Per il momento ho capito a cosa servono la c e la d quindi grazie Mauro ma quel che non mi torna è la questione della formattazione. Come ho già detto non mi ricordo a proposito di quale architettura, alpha o sparc credo, ho trovato un commento a proposito del fatto che fdisk sbaglia e non riserva lo spazio di inizializzazione della partizione.

Marcare le bsdlabel diversamente è inutile, c'è per caso un parametro particolare da usare?

La mia idea a proposito del boot era installare il lilo (nella sua rozzezza è capace di partire da una partizione logica, è il bios a non essere capace di individuare dov'è per caricarlo) su hdg8 invece che su hdg ed attivare il flag di boot su hdg3, oppure usare il boot di bsd (senza sistema installato) per far partire lilo o quant'altro, vorrei evitare di mettere il boot nell'mbr (od almeno tenerne uno di scorta).

 *!equilibrium wrote:*   

> le slice BSD devono stare su partizioni logiche, perchè il boot da partizione estesa non è ancora supportato

   :Shocked:  immagino volessi dire che devono stare su partizioni primarie (anche perchè se provi con fdisk a creare una slice in una partizione logica, a consentirlo te lo consente ma il kernel si perde sia la slice che l'estesa)... a quanto pare la stanchezza e la confusione sono contagiose  :Laughing: 

----------

## !equilibrium

 *djinnZ wrote:*   

> Da notare che se elimino le bsdlabel c e d o se le uso come normali partizioni il kernel se ne frega e riconosce perfettamente le partizioni in questione però la prima partizione (ovvero a, a voler essere compatibili con le convenzioni di bsd) deve essere allocata, se lascio c e d come sono e creo e f g il kernel considera la slice vuota.

 

come ti ho detto nel mio precedente post, fdisk di linux non funziona bene con la creazione delle bsdlabel.

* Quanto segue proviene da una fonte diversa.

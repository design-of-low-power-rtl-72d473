// tb_ycrcb_to_rgb: checks the colour converter against the conversion
// equations evaluated in floating point.
//
// Random and corner Y/Cr/Cb samples (10-bit) are applied one per clock; one
// clock later R/G/B must equal round(clamp(eq)) within one LSB, where eq is
//   R = 1.164(Y'-16) + 1.596(Cr'-128), G = 1.164(Y'-16) - 0.813(Cr'-128)
//   - 0.391(Cb'-128), B = 1.164(Y'-16) + 2.018(Cb'-128), Y' = Y/4 etc.
// Reset must clear the outputs. The one-clock latency is checked by
// comparing each output with the sample of the previous clock.
module tb_ycrcb_to_rgb;
  import vz_pkg::*;

  logic clk = 1'b0;
  logic rst;
  logic [9:0] y, cr, cb;
  logic [7:0] r, g, b;
  int checks = 0, failures = 0;

  ycrcb_to_rgb dut (.clk, .rst, .y, .cr, .cb, .r, .g, .b);

  always #5 clk = ~clk;

  initial begin
    repeat (20000) @(posedge clk);
    failures++;
    $display("watchdog expired");
    $display("TB_RESULT checks=%0d failures=%0d", checks, failures);
    $finish;
  end

  function automatic int ref_chan(input real v);
    int i;
    i = $rtoi(v + 0.5 + 1000.0) - 1000;   // round half up, also below zero
    if (i < 0) i = 0;
    if (i > 255) i = 255;
    return i;
  endfunction

  task automatic check_chan(input string nm, input int got, input int exp);
    checks++;
    if (got > exp + 1 || got < exp - 1) begin
      failures++;
      if (failures < 10) $display("FAIL %s got %0d exp %0d", nm, got, exp);
    end
  endtask

  task automatic apply_and_check(input logic [9:0] yy, input logic [9:0] rr, input logic [9:0] bb);
    real yf, crf, cbf;
    y = yy; cr = rr; cb = bb;
    @(posedge clk);
    #1;
    yf  = real'(yy) / 4.0 - 16.0;
    crf = real'(rr) / 4.0 - 128.0;
    cbf = real'(bb) / 4.0 - 128.0;
    check_chan("R", int'(r), ref_chan(1.164 * yf + 1.596 * crf));
    check_chan("G", int'(g), ref_chan(1.164 * yf - 0.813 * crf - 0.391 * cbf));
    check_chan("B", int'(b), ref_chan(1.164 * yf + 2.018 * cbf));
  endtask

  initial begin
    rst = 1'b1; y = 10'd700; cr = 10'd300; cb = 10'd800;
    repeat (3) @(posedge clk);
    #1;
    checks++;
    if (r !== 0 || g !== 0 || b !== 0) begin failures++; $display("FAIL reset"); end
    rst = 1'b0;
    // black, white, saturated corners
    apply_and_check(10'd64,  10'd512, 10'd512);
    checks++; if (r !== 0 || g !== 0 || b !== 0) begin failures++; $display("FAIL black"); end
    apply_and_check(10'd940, 10'd512, 10'd512);
    checks++; if (r !== 255 || g !== 255 || b !== 255) begin failures++; $display("FAIL white"); end
    apply_and_check(10'd0,    10'd0,    10'd0);
    apply_and_check(10'd1023, 10'd1023, 10'd1023);
    apply_and_check(10'd1023, 10'd0,    10'd1023);
    apply_and_check(10'd300,  10'd960,  10'd64);
    for (int i = 0; i < 5000; i++)
      apply_and_check(10'($urandom), 10'($urandom), 10'($urandom));
    $display("TB_RESULT checks=%0d failures=%0d", checks, failures);
    $finish;
  end
endmodule
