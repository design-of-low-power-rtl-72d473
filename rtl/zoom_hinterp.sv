// zoom_hinterp: horizontal interpolator of the zoom-in core.
//
// Reads the pixels of a line two at a time from its source FIFO and writes
// three to its destination FIFO: the first pixel, a new pixel that is the
// per-component mean of the two (rounded half up), then the second pixel.
// A line of 2K pixels therefore becomes a line of 3K pixels ("each two
// pixels of the same line contribute to the creation of a new pixel").
// A three-state sequencer (first, second, copy) drives the FIFOs.
//
// Interface: src_empty/src_pop/src_data face the source FIFO, dst_ok (room
// for one word)/dst_push/dst_data the destination FIFO.
// Timing: three clocks per pixel pair when both FIFOs allow it.
// Reset is synchronous.
module zoom_hinterp #(
  parameter int NCH  = 3,
  parameter int CH_W = 8,
  parameter int W    = NCH * CH_W
) (
  input  logic         clk,
  input  logic         rst,
  input  logic         src_empty,
  output logic         src_pop,
  input  logic [W-1:0] src_data,
  input  logic         dst_ok,
  output logic         dst_push,
  output logic [W-1:0] dst_data
);

  typedef enum logic [1:0] {S_FIRST, S_SECOND, S_COPY} hstate_t;

  hstate_t      st;
  logic [W-1:0] hold;

  // Mean of two pixels, component by component
  function automatic logic [W-1:0] mean2(input logic [W-1:0] a, input logic [W-1:0] b);
    logic [W-1:0] m;
    for (int c = 0; c < NCH; c++)
      m[c*CH_W +: CH_W] = CH_W'(({1'b0, a[c*CH_W +: CH_W]} + {1'b0, b[c*CH_W +: CH_W]} + 1'b1) >> 1);
    return m;
  endfunction

  always_comb begin
    src_pop  = 1'b0;
    dst_push = 1'b0;
    dst_data = src_data;
    unique case (st)
      S_FIRST: begin
        src_pop  = dst_ok && !src_empty;
        dst_push = src_pop;
        dst_data = src_data;
      end
      S_SECOND: begin
        src_pop  = dst_ok && !src_empty;
        dst_push = src_pop;
        dst_data = mean2(hold, src_data);
      end
      S_COPY: begin
        dst_push = dst_ok;
        dst_data = hold;
      end
      default: ;
    endcase
  end

  always_ff @(posedge clk) begin
    if (rst) begin
      st   <= S_FIRST;
      hold <= '0;
    end else begin
      unique case (st)
        S_FIRST:  if (src_pop)  begin hold <= src_data; st <= S_SECOND; end
        S_SECOND: if (src_pop)  begin hold <= src_data; st <= S_COPY;   end
        S_COPY:   if (dst_push) st <= S_FIRST;
        default:  st <= S_FIRST;
      endcase
    end
  end

endmodule
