// zoom_in: bilinear video zoom-in core, factor 3/2 in each direction.
//
// Pixels of the region of interest arrive line by line, LINE_W per line.
// Every 2x2 block of input pixels becomes a 3x3 block of output pixels: a
// new pixel between two neighbours of a line, a new line between two lines,
// each new value the mean of the two it lies between (bilinear
// interpolation at the midpoint; the centre pixel is the mean of the two
// horizontally interpolated lines). An ROI of LINE_W x H becomes
// 3*LINE_W/2 x 3*H/2 (480 x 384 fills a 720 x 576 PAL frame).
//
// Structure, as in the zoom-in datapath it implements:
//   input FIFO -> line demultiplexer -> FIFO1 (line n) / FIFO2 (line n+1)
//   FIFO1 -> horizontal interpolator -> FIFO3 (line n with new pixels)
//   FIFO2 -> horizontal interpolator -> FIFO4 (line n+1 with new pixels)
//   FIFO3 + FIFO4 -> vertical interpolator -> FIFO5 (new line)
//   FIFO3 / FIFO5 / FIFO4 -> output multiplexer
// An FSM sequences the output: once FIFO3 and FIFO4 each hold a whole
// widened line it sends line n from FIFO3 while the vertical interpolator
// fills FIFO5 and FIFO4 recirculates (pop and push back) so line n+1 is kept;
// then it sends the new line from FIFO5, then line n+1 from FIFO4. Lines are
// taken in disjoint pairs (n, n+1), (n+2, n+3), ... The FIFO layout, pairing
// and FSM follow the design; the 3/2 factor is read from its 2x2 -> 3x3
// illustration; FIFO depths, mean rounding (half up) and the handshakes are
// this implementation's choices. All NCH components (RGB, or Y/Cr/Cb) go
// through the same datapath side by side.
//
// Interface: in_valid/in_ready/in_data (LINE_W must be even, and the number
// of lines per ROI even); out_valid/out_ready/out_data with out_eol on the
// last pixel of each output line and out_kind telling which of the three
// lines of a pair it belongs to.
// Timing: the three output lines of a pair (3 * 3*LINE_W/2 pixels) leave
// back to back at one pixel per clock while out_ready is high.
// Reset is synchronous.
module zoom_in #(
  parameter int NCH      = 3,
  parameter int CH_W     = 8,
  parameter int LINE_W   = 480,
  parameter int IN_DEPTH = 16,
  parameter int W        = NCH * CH_W
) (
  input  logic         clk,
  input  logic         rst,
  input  logic         in_valid,
  output logic         in_ready,
  input  logic [W-1:0] in_data,
  output logic         out_valid,
  input  logic         out_ready,
  output logic [W-1:0] out_data,
  output logic         out_eol,
  output logic [1:0]   out_kind
);

  localparam int OUT_W  = 3 * LINE_W / 2;      // widened line length
  localparam int XI_W   = $clog2(LINE_W);
  localparam int XO_W   = $clog2(OUT_W);

  typedef enum logic [1:0] {
    Z_IDLE,     // wait for two widened lines
    Z_LINE_N,   // send line n, build the new line
    Z_NEW,      // send the new line
    Z_LINE_N1   // send line n+1
  } zstate_t;

  function automatic logic [W-1:0] mean2(input logic [W-1:0] a, input logic [W-1:0] b);
    logic [W-1:0] m;
    for (int c = 0; c < NCH; c++)
      m[c*CH_W +: CH_W] = CH_W'(({1'b0, a[c*CH_W +: CH_W]} + {1'b0, b[c*CH_W +: CH_W]} + 1'b1) >> 1);
    return m;
  endfunction

  // FIFO ports
  logic         f0_push, f0_pop, f0_full, f0_empty;
  logic [W-1:0] f0_dout;
  logic         f1_push, f1_pop, f1_full, f1_empty;
  logic [W-1:0] f1_dout;
  logic         f2_push, f2_pop, f2_full, f2_empty;
  logic [W-1:0] f2_dout;
  logic         f3_push, f3_pop, f3_full, f3_empty;
  logic [W-1:0] f3_din, f3_dout;
  logic         f4_push, f4_pop, f4_full, f4_empty;
  logic [W-1:0] f4_din, f4_dout;
  logic         f5_push, f5_pop, f5_full, f5_empty;
  logic [W-1:0] f5_din, f5_dout;
  logic         h2_push;
  logic [W-1:0] h2_data;

  // ---------------- input FIFO ----------------
  assign in_ready = !f0_full;
  assign f0_push  = in_valid && in_ready;

  sync_fifo #(.W(W), .DEPTH(IN_DEPTH)) u_fifo_in (
    .clk, .rst, .push(f0_push), .din(in_data), .pop(f0_pop), .dout(f0_dout),
    .full(f0_full), .empty(f0_empty));

  // ---------------- line demultiplexer ----------------
  logic            dmx_sel;   // 0: FIFO1 (line n), 1: FIFO2 (line n+1)
  logic [XI_W-1:0] dmx_x;

  assign f0_pop  = !f0_empty && (dmx_sel ? !f2_full : !f1_full);
  assign f1_push = f0_pop && !dmx_sel;
  assign f2_push = f0_pop &&  dmx_sel;

  always_ff @(posedge clk) begin
    if (rst) begin
      dmx_sel <= 1'b0;
      dmx_x   <= '0;
    end else if (f0_pop) begin
      if (dmx_x == XI_W'(LINE_W - 1)) begin
        dmx_x   <= '0;
        dmx_sel <= !dmx_sel;
      end else begin
        dmx_x <= dmx_x + 1'b1;
      end
    end
  end

  sync_fifo #(.W(W), .DEPTH(LINE_W)) u_fifo1 (
    .clk, .rst, .push(f1_push), .din(f0_dout), .pop(f1_pop), .dout(f1_dout),
    .full(f1_full), .empty(f1_empty));

  sync_fifo #(.W(W), .DEPTH(LINE_W)) u_fifo2 (
    .clk, .rst, .push(f2_push), .din(f0_dout), .pop(f2_pop), .dout(f2_dout),
    .full(f2_full), .empty(f2_empty));

  // ---------------- horizontal interpolators ----------------
  zstate_t st;

  zoom_hinterp #(.NCH(NCH), .CH_W(CH_W)) u_hint1 (
    .clk, .rst,
    .src_empty(f1_empty), .src_pop(f1_pop), .src_data(f1_dout),
    .dst_ok(!f3_full), .dst_push(f3_push), .dst_data(f3_din));

  // FIFO4's write port belongs to the recirculation while line n is sent
  zoom_hinterp #(.NCH(NCH), .CH_W(CH_W)) u_hint2 (
    .clk, .rst,
    .src_empty(f2_empty), .src_pop(f2_pop), .src_data(f2_dout),
    .dst_ok(!f4_full && st != Z_LINE_N), .dst_push(h2_push), .dst_data(h2_data));

  sync_fifo #(.W(W), .DEPTH(OUT_W)) u_fifo3 (
    .clk, .rst, .push(f3_push), .din(f3_din), .pop(f3_pop), .dout(f3_dout),
    .full(f3_full), .empty(f3_empty));

  sync_fifo #(.W(W), .DEPTH(OUT_W)) u_fifo4 (
    .clk, .rst, .push(f4_push), .din(f4_din), .pop(f4_pop), .dout(f4_dout),
    .full(f4_full), .empty(f4_empty));

  // ---------------- vertical interpolator ----------------
  sync_fifo #(.W(W), .DEPTH(OUT_W)) u_fifo5 (
    .clk, .rst, .push(f5_push), .din(f5_din), .pop(f5_pop), .dout(f5_dout),
    .full(f5_full), .empty(f5_empty));

  // ---------------- output FSM and multiplexer ----------------
  logic            advance;
  logic [XO_W-1:0] ox;
  logic            last_px;

  assign advance = !out_valid || out_ready;
  assign last_px = (ox == XO_W'(OUT_W - 1));

  always_comb begin
    f3_pop  = 1'b0;
    f4_pop  = 1'b0;
    f5_pop  = 1'b0;
    f5_push = 1'b0;
    f5_din  = mean2(f3_dout, f4_dout);
    f4_push = h2_push;
    f4_din  = h2_data;
    if (advance) begin
      unique case (st)
        Z_LINE_N: begin
          f3_pop  = 1'b1;
          f5_push = 1'b1;
          f4_pop  = 1'b1;
          f4_push = 1'b1;       // recirculate line n+1
          f4_din  = f4_dout;
        end
        Z_NEW:     f5_pop = 1'b1;
        Z_LINE_N1: f4_pop = 1'b1;
        default: ;
      endcase
    end
  end

  always_ff @(posedge clk) begin
    if (rst) begin
      st        <= Z_IDLE;
      ox        <= '0;
      out_valid <= 1'b0;
      out_data  <= '0;
      out_eol   <= 1'b0;
      out_kind  <= '0;
    end else begin
      if (advance) begin
        out_valid <= (st != Z_IDLE);
        out_eol   <= last_px;
        unique case (st)
          Z_IDLE:    begin out_kind <= 2'd0; out_data <= f3_dout; end
          Z_LINE_N:  begin out_kind <= 2'd0; out_data <= f3_dout; end
          Z_NEW:     begin out_kind <= 2'd1; out_data <= f5_dout; end
          Z_LINE_N1: begin out_kind <= 2'd2; out_data <= f4_dout; end
          default: ;
        endcase
      end
      unique case (st)
        Z_IDLE: if (f3_full && f4_full) begin
          st <= Z_LINE_N;
          ox <= '0;
        end
        Z_LINE_N, Z_NEW, Z_LINE_N1: if (advance) begin
          if (last_px) begin
            ox <= '0;
            st <= (st == Z_LINE_N) ? Z_NEW : (st == Z_NEW) ? Z_LINE_N1 : Z_IDLE;
          end else begin
            ox <= ox + 1'b1;
          end
        end
        default: st <= Z_IDLE;
      endcase
    end
  end

  a_new_line_room: assert property (@(posedge clk) disable iff (rst)
    (st == Z_IDLE && f3_full && f4_full) |-> f5_empty);

  // The output FSM only starts a pair with two whole widened lines, so the
  // FIFOs it reads never run dry and FIFO5 never overflows while it sends.
  a_no_underflow: assert property (@(posedge clk) disable iff (rst)
    advance |-> !((st == Z_LINE_N && (f3_empty || f4_empty)) ||
                  (st == Z_NEW && f5_empty) || (st == Z_LINE_N1 && f4_empty)));
  a_no_overflow: assert property (@(posedge clk) disable iff (rst)
    f5_push |-> !f5_full);

endmodule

con fdisk crea solo la partizione logica, taggala e poi passa ad una console *BSD e crea/formatta le disklabel da lì (per creare una disklabel generica in una slice usa "disklabel -w /dev/adXsX", poi "disklabel -e /dev/adXsX" per creare le disklabel che desideri¹ ed infine per formattarle usa "newfs /dev/adXsXy", dove "y" sta per la lettera della disklabel).

 *djinnZ wrote:*   

> Per il momento ho capito a cosa servono la c e la d quindi grazie Mauro ma quel che non mi torna è la questione della formattazione. Come ho già detto non mi ricordo a proposito di quale architettura, alpha o sparc credo, ho trovato un commento a proposito del fatto che fdisk sbaglia e non riserva lo spazio di inizializzazione della partizione.

 

a naso, guardando l'output di fdisk che hai incollato, direi che fdisk sbaglia proprio ad allocare le disklabel, non mi pare che rispetti la dimensione della c.

 *djinnZ wrote:*   

> Marcare le bsdlabel diversamente è inutile, c'è per caso un parametro particolare da usare?

 

di fdisk (di linux) non ne ho idea.

 *djinnZ wrote:*   

> La mia idea a proposito del boot era installare il lilo (nella sua rozzezza è capace di partire da una partizione logica, è il bios a non essere capace di individuare dov'è per caricarlo) su hdg8 invece che su hdg ed attivare il flag di boot su hdg3, oppure usare il boot di bsd (senza sistema installato) per far partire lilo o quant'altro, vorrei evitare di mettere il boot nell'mbr (od almeno tenerne uno di scorta).

 

anche grub supporta il boot da partizione estesa.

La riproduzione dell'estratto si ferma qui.